Results: The most phototoxic sample was collected from Zumpano (no. 1 at 370 m), with IC50 values of 24.61 ± 0.02 μg/mL. Sample no. 1 showed also the best radical scavenging activity (IC50 value of 9.18 ± 0.03 μg/mL) and the best antioxidant activity (IC50 value of 10.04 ± 0.03 μg/mL after 30 min of incubation). Best activity of extract no. 1 was well in accordance with chemical data, including the phenolic total content and particular metabolome profile.

Discussion and conclusion: This paper confirms the usefulness in maintaining the exploration of H. perforatum activities, in order to confirm its potentiality as a multipurpose plant.

Introduction

Hypericum perforatum L. is a perennial herb, belonging to Hypericaceae (former Clusiaceae or Guttiferae) (Carine & Christenhursk, Citation2010), known as “Erba di S. Giovanni” in Italy and “St. John’s Wort” in Anglo-Saxon countries, because the flowers bloom around St. John's Day (June 24). It is commonly found in the wild flora of the temperate zones throughout Eurasia, Northern Africa, and naturalized in the USA. It has been used since antiquity for its putative medicinal properties (Fernie, Citation1897; Pickering, Citation1879). Nowadays, it is a well-known medicinal plant (Commission Nationale de Pharmacopée France, Citation1982; Kommission Deutsche Arzneimittel-Codex, Citation1986), being the most widely prescribed antidepressant in mild state conditions, in the UE (Germany, Italy) and USA. Uses in traditional medicine includes wound-healing, being very common the familiar use of the aerial flowering portion in the olive oil to treat every kind of burns, injuries, or wounds (Upton et al., Citation1997). In regard to active principles, initially attention has been paid to hypericin and pseudohypericin, two naphthodianthrones considered responsible for biological activities, including St. John’s worth-induced photosensitization (Brockmoller et al., Citation1997). After hypericins, phloroglucinols, such as hyperforin and pseudohyperforin, have been proposed to be most relevant for the antidepressant activity (Chatterjee et al., Citation1998; Muller et al., Citation1998; Witte et al., Citation1995). However, these are not the only biologically active compounds (Nahrstedt & Butterweck, Citation1997) nor the most abundant ones; flavonoids account for 2–4% (Upton et al., Citation1997). Several factors, including subspecies, habitat and growing conditions, as well harvesting treatments and conservation of the drug could have a significant impact on the chemical composition (Southwell & Bourke, Citation2001). As a matter of fact, several studies reported the variability of morphological characters, giving rise to several subspecies, and the changes in composition, also in populations of restricted areas. Therefore, in exploring biological activities, it is necessary to assess carefully the origin of the raw material and determine the total chemical composition if possible.

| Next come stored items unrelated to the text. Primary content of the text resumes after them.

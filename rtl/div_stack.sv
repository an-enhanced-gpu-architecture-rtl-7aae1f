// div_stack: divergence (reconvergence) stack of one warp. Each entry holds a
// reconvergence PC, an active mask and an execute PC. A divergent branch pushes
// two entries in one cycle: first the join entry (reconvergence PC and execute
// PC both the control flow merge point, mask = mask before the branch), then the
// divergent entry for the path run second. When the warp's next PC equals the
// top entry's reconvergence PC the core pops it and takes its execute PC and
// mask. Entry fields follow the source; the depth (DEPTH) is this design's.
// push2_i pushes ent_a_i then ent_b_i; push1_i pushes ent_a_i; pop_i removes
// the top. A push and a pop in the same cycle are not allowed.
module div_stack #(
  parameter int unsigned MASK_W = 256,
  parameter int unsigned PC_W   = 16,
  parameter int unsigned DEPTH  = 16
) (
  input  logic                              clk,
  input  logic                              rst_n,
  input  logic                              push1_i,
  input  logic                              push2_i,
  input  logic                              pop_i,
  input  logic [PC_W-1:0]                   a_rpc_i,
  input  logic [MASK_W-1:0]                 a_mask_i,
  input  logic [PC_W-1:0]                   a_epc_i,
  input  logic [PC_W-1:0]                   b_rpc_i,
  input  logic [MASK_W-1:0]                 b_mask_i,
  input  logic [PC_W-1:0]                   b_epc_i,
  output logic                              empty_o,
  output logic                              full_o,    // fewer than two free entries
  output logic [PC_W-1:0]                   top_rpc_o,
  output logic [MASK_W-1:0]                 top_mask_o,
  output logic [PC_W-1:0]                   top_epc_o
);
  localparam int unsigned CW = $clog2(DEPTH + 1);
  logic [PC_W-1:0]   rpc  [DEPTH];
  logic [MASK_W-1:0] msk  [DEPTH];
  logic [PC_W-1:0]   epc  [DEPTH];
  logic [CW-1:0]     cnt;
  // entry indices (the count is one bit wider than an index)
  localparam int unsigned IW = $clog2(DEPTH);
  logic [IW-1:0]     top_ix, wr0_ix, wr1_ix;
  assign top_ix = IW'(cnt - 1'b1);
  assign wr0_ix = IW'(cnt);
  assign wr1_ix = IW'(cnt + 1'b1);

  assign empty_o    = (cnt == '0);
  assign full_o     = (cnt >= CW'(DEPTH - 1));
  assign top_rpc_o  = empty_o ? '0 : rpc[top_ix];
  assign top_mask_o = empty_o ? '0 : msk[top_ix];
  assign top_epc_o  = empty_o ? '0 : epc[top_ix];

  always_ff @(posedge clk or negedge rst_n) begin
    if (!rst_n) begin
      cnt <= '0;
    end else if (push2_i) begin
      rpc[wr0_ix] <= a_rpc_i;        msk[wr0_ix] <= a_mask_i;        epc[wr0_ix] <= a_epc_i;
      rpc[wr1_ix] <= b_rpc_i; msk[wr1_ix] <= b_mask_i; epc[wr1_ix] <= b_epc_i;
      cnt <= cnt + CW'(2);
    end else if (push1_i) begin
      rpc[wr0_ix] <= a_rpc_i; msk[wr0_ix] <= a_mask_i; epc[wr0_ix] <= a_epc_i;
      cnt <= cnt + 1'b1;
    end else if (pop_i && !empty_o) begin
      cnt <= cnt - 1'b1;
    end
  end

  // pushing onto a full stack would lose an entry
  assert property (@(posedge clk) disable iff (!rst_n) !(push2_i && full_o));
  assert property (@(posedge clk) disable iff (!rst_n) !((push1_i || push2_i) && pop_i));
endmodule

In this paper, we report the photoinduced activity of four populations of H. perforatum collected in the South Apennine of Italy, in connection with the chemical composition. The Sila Massif consists of different Hercynian metamorphic, plutonic rock composed of medium–high, medium–low, and low metamorphic grade. Its natural landscape is mainly mountainous and forest with extensive plateau from 1200 to 1500 m high and several mountains over 1600 m. Part of the Sila is preserved in the integral reserves of Sila National Park (73 695 ha) dominated by a very important forest in terms of biodiversity and ecological conservation. Proposed boundaries include a rich variety of eco-region endemism, namely plants and insects, and the site is included in the centers of plant diversity (WWF-IUCN) in the Mediterranean basin (Apennines and the Apuan Alps), being recognized as the only one plant diversity hotspot area in southern Europe, and among priority regions according to Global 200 Eco-regions by WWF (European–Mediterranean mountain mixed forests). It also represents a unique geological setting, where the Apennine chain is superseded by the Alps.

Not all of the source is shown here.